Ragnar Hvidsten

Personal information
- Full name: Ragnar Hvidsten
- Date of birth: 3 December 1926
- Place of birth: Sandar, Norway
- Date of death: 21 September 2016 (aged 89)
- Place of death: Sandefjord, Norway
- Position: Inside forward

Senior career*
- Years: Team / Apps / (Gls)
- Runar / ? / (?)
- 1949–1952: Sandefjord / 24 / (4)
- 1952–1953: Skeid / 20 / (8)
- 1953–1959: Sandefjord / 69 / (7)
- 1955: → Hendon (loan) / 3 / (1)

International career
- 1950–1955: Norway / 21 / (2)

= Ragnar Hvidsten =

Norwegian footballer (1926–2016)

Ragnar Hvidsten (3 December 1926 – 21 September 2016) was a Norwegian footballer. He played as an inside forward for Sandefjord and Skeid in Hovedserien, and was capped 21 times for the Norwegian national team, scoring two goals.

==Career==
Hvidsten was born in Sandar and started his career for the local club Runar where he played 171 matches (a number which includes cup matches and friendlies).

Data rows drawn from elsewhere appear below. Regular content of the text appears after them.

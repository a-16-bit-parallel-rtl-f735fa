// tb_ksa_scaling: the adder scaled to wider words.
//
// Instances at 32, 64 and 128 bits with a driver buffer after every gate
// row, and a 64-bit one without, all run in lock step from one reset. Each
// receives a stream of random operand pairs, one per excitation cycle,
// starting with a carry that ripples through the whole word. Each must
// produce a+b exactly (log2(W) + 3) * stride - 1 edges after sampling, so
// the latency grows by one gate row (two clocked rows with driver buffers)
// per doubling of the word. A testbench-side wide integer addition gives
// the expected values.
module tb_ksa_scaling;
  import aqfp_pkg::*;

  localparam int unsigned NV   = 60;
  localparam int unsigned WMAX = 128;

  logic            clk;
  logic            rst_n;
  logic [WMAX-1:0] a, b;
  phase_t          ph32, ph64, ph128, ph64n;
  logic [31:0]     s32;
  logic [63:0]     s64, s64n;
  logic [127:0]    s128;
  logic            c32, c64, c64n, c128;

  logic [WMAX-1:0] va [NV];
  logic [WMAX-1:0] vb [NV];

  int checks = 0, failures = 0;

  ksa16_aqfp #(.W(32))  u32  (.clk, .rst_n, .a(a[31:0]), .b(b[31:0]), .phase(ph32),  .sum(s32),  .cout(c32));
  ksa16_aqfp #(.W(64))  u64  (.clk, .rst_n, .a(a[63:0]), .b(b[63:0]), .phase(ph64),  .sum(s64),  .cout(c64));
  ksa16_aqfp #(.W(128)) u128 (.clk, .rst_n, .a(a),       .b(b),       .phase(ph128), .sum(s128), .cout(c128));
  ksa16_aqfp #(.W(64), .DRIVER_BUF(1'b0)) u64n (
    .clk, .rst_n, .a(a[63:0]), .b(b[63:0]), .phase(ph64n), .sum(s64n), .cout(c64n));

  initial clk = 1'b0;
  always #5 clk = ~clk;

  initial begin : watchdog
    repeat (NV * NUM_PHASES + 200) @(posedge clk);
    failures++;
    $display("TB_RESULT checks=%0d failures=%0d", checks, failures);
    $finish;
  end

  // Expected (W+1)-bit result visible after edge e for a W-bit adder whose
  // pipeline has `stages` rows; pair j is sampled on edge 4*j + 1.
  function automatic logic [WMAX:0] expect_sum(input int e, input int w, input int stages);
    int j = (e - 1 - (stages - 1));
    logic [WMAX:0] m = ((WMAX+1)'(1) << w) - 1;
    if (j < 0) return '0;
    j = j / NUM_PHASES;
    if (j >= NV) j = NV - 1;
    return ({1'b0, va[j]} & m) + ({1'b0, vb[j]} & m);
  endfunction

  task automatic check(input string name, input logic [WMAX:0] got, input logic [WMAX:0] exp);
    checks++;
    if (got !== exp) begin
      failures++;
      $display("FAIL %s: got %h expected %h", name, got, exp);
    end
  endtask

  initial begin
    for (int j = 0; j < NV; j++)
      for (int k = 0; k < WMAX / 32; k++) begin
        va[j][32*k +: 32] = $urandom;
        vb[j][32*k +: 32] = $urandom;
      end
    va[0] = '1; vb[0] = 1;
    va[1] = '1; vb[1] = '1;
    rst_n = 1'b0; a = '0; b = '0;
    repeat (2) @(negedge clk);
    rst_n = 1'b1;
    for (int e = 1; e <= NV * NUM_PHASES + 24; e++) begin
      // Edge e samples operands when e = 1 mod 4 (phase 0 after reset).
      if ((e - 1) % NUM_PHASES == 0 && (e - 1) / NUM_PHASES < NV) begin
        a = va[(e - 1) / NUM_PHASES]; b = vb[(e - 1) / NUM_PHASES];
      end
      @(negedge clk);
      check("w32",       (WMAX+1)'({c32, s32}),   expect_sum(e, 32,  adder_stages(32, 1'b1)));
      check("w64",       (WMAX+1)'({c64, s64}),   expect_sum(e, 64,  adder_stages(64, 1'b1)));
      check("w128",      {c128, s128},            expect_sum(e, 128, adder_stages(128, 1'b1)));
      check("w64 nobuf", (WMAX+1)'({c64n, s64n}), expect_sum(e, 64,  adder_stages(64, 1'b0)));
      checks++;
      if (ph32 != ph128 || ph64 != ph64n) begin
        failures++;
        $display("FAIL phases out of step");
      end
    end
    $display("stages: w32=%0d w64=%0d w128=%0d w64_nobuf=%0d",
             adder_stages(32, 1'b1), adder_stages(64, 1'b1),
             adder_stages(128, 1'b1), adder_stages(64, 1'b0));
    $display("TB_RESULT checks=%0d failures=%0d", checks, failures);
    $finish;
  end
endmodule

He joined Sandefjord BK ahead of the 1949–50 season where he played 26 matches and scored three goals for the team in Hovedserien before he joined Skeid in the middle of the 1951–52 season. Hvidtsten scored eight goals in 20 matches for Skeid, before he returned to Sandefjord BK after one and a half season. Hvidsten played 69 matches and scored seven goals for Sandefjord BK until he retired in 1959. However, Hvidsten had a spell at the English amateur club Hendon in 1955, and played for the team in the 1955 FA Amateur Cup final, and became the first Norwegian to do so. Hvidsten later also played in the Norwegian Football Cup final, when Sandefjord BK was beaten 4–0 against Fredrikstad in 1957.

==International career==
Hvidsten made his national team debut for Norway in a friendly match against Yugoslavia on 5 November 1950. He scored his first goal for Norway against Ireland on 30 May 1951, which was his fourth international match. In July the same year against Iceland, Hvidsten scored his second and last international goal. Together with his teammate in Sandefjord BK, Thorbjørn Svenssen, Hvidsten was selected for the Norwegian squad who competed at the 1952 Summer Olympics in Finland. He earned his last cap in a Nordic championship against Sweden in September 1955. In total, Hvidsten was capped 21 times for Norway, while FIFA only recognize 19 of those as full international matches. He died at the age of 89 on 21 September 2016.